**WORK ITEM**
Below is a block of records. Copy every line in it that contains the word "common".

**INFORMATION**
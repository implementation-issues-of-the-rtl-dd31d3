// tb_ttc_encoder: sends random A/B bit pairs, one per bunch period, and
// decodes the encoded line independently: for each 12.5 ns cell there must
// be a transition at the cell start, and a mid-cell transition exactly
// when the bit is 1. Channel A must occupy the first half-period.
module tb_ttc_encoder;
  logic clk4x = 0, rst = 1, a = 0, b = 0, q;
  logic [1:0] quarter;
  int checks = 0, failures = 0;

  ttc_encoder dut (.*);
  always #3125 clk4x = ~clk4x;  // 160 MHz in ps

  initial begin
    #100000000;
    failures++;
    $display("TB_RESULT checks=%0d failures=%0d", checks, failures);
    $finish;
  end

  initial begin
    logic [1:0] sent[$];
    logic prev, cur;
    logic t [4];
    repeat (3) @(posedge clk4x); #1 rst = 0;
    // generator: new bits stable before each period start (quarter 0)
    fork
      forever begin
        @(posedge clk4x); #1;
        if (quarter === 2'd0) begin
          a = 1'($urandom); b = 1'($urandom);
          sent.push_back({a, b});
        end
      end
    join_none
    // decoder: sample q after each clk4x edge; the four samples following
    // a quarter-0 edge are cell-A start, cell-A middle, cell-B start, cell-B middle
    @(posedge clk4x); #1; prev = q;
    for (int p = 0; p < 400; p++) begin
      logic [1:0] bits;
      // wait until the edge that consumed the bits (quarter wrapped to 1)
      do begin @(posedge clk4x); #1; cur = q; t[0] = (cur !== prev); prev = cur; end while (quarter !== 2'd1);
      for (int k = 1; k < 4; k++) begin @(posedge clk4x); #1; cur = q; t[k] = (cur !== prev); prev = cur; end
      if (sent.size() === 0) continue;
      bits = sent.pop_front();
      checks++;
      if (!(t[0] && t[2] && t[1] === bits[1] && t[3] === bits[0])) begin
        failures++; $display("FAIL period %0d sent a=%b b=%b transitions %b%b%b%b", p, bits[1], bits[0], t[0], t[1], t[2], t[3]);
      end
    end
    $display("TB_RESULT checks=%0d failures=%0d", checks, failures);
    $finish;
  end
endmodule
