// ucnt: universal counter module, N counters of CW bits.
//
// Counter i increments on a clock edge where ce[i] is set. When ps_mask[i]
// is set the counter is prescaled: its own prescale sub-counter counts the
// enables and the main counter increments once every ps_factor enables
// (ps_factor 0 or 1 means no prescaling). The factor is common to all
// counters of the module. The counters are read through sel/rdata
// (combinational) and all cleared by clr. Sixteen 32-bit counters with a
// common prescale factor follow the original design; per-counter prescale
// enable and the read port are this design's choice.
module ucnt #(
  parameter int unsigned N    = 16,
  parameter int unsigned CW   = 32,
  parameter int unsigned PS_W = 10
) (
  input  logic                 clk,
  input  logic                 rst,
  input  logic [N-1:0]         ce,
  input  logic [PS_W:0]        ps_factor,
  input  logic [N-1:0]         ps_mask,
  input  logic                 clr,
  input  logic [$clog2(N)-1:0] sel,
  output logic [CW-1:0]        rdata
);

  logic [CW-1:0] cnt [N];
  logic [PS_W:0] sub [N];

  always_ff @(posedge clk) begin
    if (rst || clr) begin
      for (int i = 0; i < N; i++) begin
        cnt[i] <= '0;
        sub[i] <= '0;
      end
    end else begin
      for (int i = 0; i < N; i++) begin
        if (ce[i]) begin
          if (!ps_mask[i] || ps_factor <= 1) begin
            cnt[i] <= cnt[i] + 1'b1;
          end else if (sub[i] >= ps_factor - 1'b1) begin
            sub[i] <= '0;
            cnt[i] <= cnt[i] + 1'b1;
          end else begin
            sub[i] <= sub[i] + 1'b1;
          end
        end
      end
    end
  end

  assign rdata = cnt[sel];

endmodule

**RESPONSE AREA**
// (ps_factor 0 or 1 means no prescaling). The factor is common to all
// common prescale factor follow the original design; per-counter prescale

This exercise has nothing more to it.